PRINTABLE VERSION   EMAIL TO A FRIEND   RSS FEEDS 11:14 UK, 12th Jun 2014, by Agrimoney.com
ADM revamp sees Asia HQ shifted out of China

Archer Daniels Midland is to shift its Asia-Pacific headquarters out of China, and open sales offices in the likes of South Korea, Thailand and Vietnam, in a shake-up of its regional operations, which has also seen a hiring from Australia's GrainCorp.

US-based ADM, which is moving its world head office from Decatur in Illinois into Chicago, said that it would shift its Asia-Pacific headquarters from Shanghai, where it opened in 2005, to Singapore.

The move, while contrasting with the rush by many Western groups to China, will allow the group to "centralise coordination" of its regional operation, with Singapore "the hub of the company's regional merchandising operations", which handle more than $14bn of commodities a year.

"We're taking a series of actions to enhance our ability to efficiently serve [the region's] growing demand," said Patricia Woertz, the ADM chief executive.

Singapore is also the base of rivals such as Wilmar International, Olam International and Noble Group, the coal-to-energy group which is putting its agriculture operations into a joint venture with China's state-owned food giant Cofco.

ADM is in China building a complex at the port of Tianjin, in the north of the country, to produce sweeteners and soluble fibre, to begin production next year, when the group is also to open an animal feed ingredient plant in Nanjing.

Ex-GrainCorp boss joins

The regional revamp will also see ADM open offices in Indonesia, Philippines, Thailand, South Korea and Vietnam for selling speciality ingredients, adding to the teams the group already has in Australia, China, Japan and Singapore.

And in logistics, the group is hiring as regional director for ports and storage Nigel Hart, who last year quit as group general manager storage and logistics at GrainCorp, the Australian grain handler which ADM was blocked from buying by Canberra, and in which it retains a 20% stake.

ADM's failed Aus$3.4bn bid for GrainCorp re-emerged in the news this week when Brian Wilson, chairman of Australia's Foreign Investment Review Board, conceded that the takeover was blocked for political reasons, although saying that the decision was legitimate.

"From time to time politics intrudes into all areas of our lives," Mr Wilson said.

Joe Hockey, the Australian federal treasurer responsible for blocking the bid, said that "I make no apologies for my decision.

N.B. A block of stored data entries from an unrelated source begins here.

// tb_semi_decoupled_ctrl: drives one semi-decoupled latch controller from
// a sender and a receiver that obey the 4-phase protocol with random
// delays, and checks the controller's order of events:
//  - A+ (ain+, latch closes) only after rin+ and while rout is low;
//  - rout+ only after A+ and while aout is low;
//  - A- (latch opens) only after rin- and aout+ with rout high;
//  - rout- only after A-;
//  - the latch is open exactly while ain is low.
// An empty-reset and a full-reset controller are both run; the full one
// must present a token (rout = 1, latch closed) straight after reset.
// The number of completed handshakes on each side must match.
`timescale 1ns/1ps
module tb_semi_decoupled_ctrl;
  logic rst_n = 0;
  logic [1:0] rin = 0, aout = 0, ain, rout, latch_open;
  semi_decoupled_ctrl #(.FULL(1'b0)) u_e (.rst_n, .rin(rin[0]), .ain(ain[0]), .rout(rout[0]), .aout(aout[0]), .latch_open(latch_open[0]));
  semi_decoupled_ctrl #(.FULL(1'b1)) u_f (.rst_n, .rin(rin[1]), .ain(ain[1]), .rout(rout[1]), .aout(aout[1]), .latch_open(latch_open[1]));

  int checks = 0, failures = 0;
  task automatic check(input bit ok, input string what);
    checks++;
    if (!ok) begin failures++; if (failures < 10) $display("FAIL %s", what); end
  endtask
  initial begin
    #1000000; $display("FAIL watchdog");
    $display("TB_RESULT checks=%0d failures=%0d", checks, failures); $finish;
  end

  int n_in [2] = '{0, 0}, n_out [2] = '{0, 0};
  logic [1:0] rout_q = 2'b10;
  for (genvar k = 0; k < 2; k++) begin : g
    // protocol checks on every controller output change
    always @(ain[k]) if (rst_n) begin
      if (ain[k]) check(rin[k] && !rout_q[k], $sformatf("ctrl %0d: A+ needs rin=1, rout=0 (t=%0t rin=%b rout=%b)", k, $time, rin[k], rout_q[k]));
      else        check(!rin[k] && rout_q[k] && aout[k], $sformatf("ctrl %0d: A- needs rin=0, rout=1, aout=1 (t=%0t rin=%b rout=%b aout=%b)", k, $time, rin[k], rout_q[k], aout[k]));
    end
    always @(rout[k]) if (rst_n) begin
      if (rout[k]) check(ain[k] && !aout[k], $sformatf("ctrl %0d: rout+ needs A=1, aout=0", k));
      else         check(!ain[k], $sformatf("ctrl %0d: rout- needs A=0", k));
    end
    // rout as it was before the current change of A (rout may follow A in
    // the same instant)
    always @(rout[k]) #0.2 rout_q[k] = rout[k];
    always @(latch_open[k]) check(latch_open[k] === !ain[k], "latch open while A low");
    // sender
    initial begin
      wait (rst_n);
      repeat (200) begin
        wait (!ain[k]);
        #($urandom_range(1, 20));
        rin[k] = 1; wait (ain[k]);
        #($urandom_range(1, 20));
        rin[k] = 0; wait (!ain[k]);
        n_in[k]++;
      end
    end
    // receiver
    initial begin
      wait (rst_n);
      forever begin
        wait (rout[k]);
        #($urandom_range(1, 30));
        aout[k] = 1; wait (!rout[k]);
        #($urandom_range(1, 30));
        aout[k] = 0;
        n_out[k]++;
      end
    end
  end

  initial begin
    #1;
    check(rout === 2'b10 && ain === 2'b10 && latch_open === 2'b01, "reset states (empty / full)");
    #5 rst_n = 1;
    wait (n_in[0] == 200 && n_in[1] == 200);
    #200;
    check(n_out[0] == 200, $sformatf("empty controller passed %0d of 200 tokens", n_out[0]));
    check(n_out[1] == 201, $sformatf("full controller passed %0d tokens (200 + initial)", n_out[1]));
    $display("TB_RESULT checks=%0d failures=%0d", checks, failures);
    $finish;
  end
endmodule
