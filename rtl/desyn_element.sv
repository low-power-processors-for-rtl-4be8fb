// desyn_element: de-synchronised replacement of a W-bit master-slave
// flip-flop register: a master latch and a slave latch, each with its own
// semi-decoupled latch controller.
//
// How it works: the master controller takes the input request rin and
// acknowledges with ain; its output request goes to the slave controller,
// whose acknowledge returns to the master. The slave's output request is
// rout, acknowledged by aout. The master resets empty and the slave resets
// full, holding the value INIT as the element's first output token, the
// same way a flip-flop holds its reset value before the first clock.
//
// Interface: rst_n; d/rin/ain input channel (d must be stable from rin+
// until ain+); q/rout/aout output channel (q is valid from rout+ until
// aout+).
// Timing: no clock; one token passes per full 4-phase handshake on each
// side.
// The structure (master latch + master control + slave latch + slave
// control) follows the document; the width and INIT parameters, the
// reset states and the normally-open latches are this design's own
// choices. The two data latches are intended, and so are the loops between
// the two controllers (the master's acknowledge depends on the slave's and
// the other way round), which a linter reports as circular combinational
// logic.
module desyn_element #(
  parameter int unsigned W    = 8,
  parameter logic [W-1:0] INIT = '0
) (
  input  logic         rst_n,
  input  logic [W-1:0] d,
  input  logic         rin,
  output logic         ain,
  output logic [W-1:0] q,
  output logic         rout,
  input  logic         aout
);
  logic         m_rout, s_ain, m_open, s_open;
  logic [W-1:0] m_q;

  semi_decoupled_ctrl #(.FULL(1'b0)) u_mctl (.rst_n, .rin, .ain, .rout(m_rout), .aout(s_ain), .latch_open(m_open));
  semi_decoupled_ctrl #(.FULL(1'b1)) u_sctl (.rst_n, .rin(m_rout), .ain(s_ain), .rout, .aout, .latch_open(s_open));

  always_latch begin
    if (!rst_n)      m_q = INIT;
    else if (m_open) m_q = d;
  end

  always_latch begin
    if (!rst_n)      q = INIT;
    else if (s_open) q = m_q;
  end
endmodule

"I have to make a decision where that investment would be contrary to the national interest and that is certainly where I step in and I am not afraid to do so."

Group revamp

ADM has, since the failed GrainCorp bid, unveiled a broad-ranging corporate shake-up which has seen it sell fertilizer assets in Brazil and Paraguay, and put its chocolate division up for sale, reversing on plans to sell cocoa operations themselves.

It has also bought the outstanding 20% stake in Toepfer, the international crop trader into which ADM launched a "significant review" after setbacks from issues such as cancelled corn imports to China.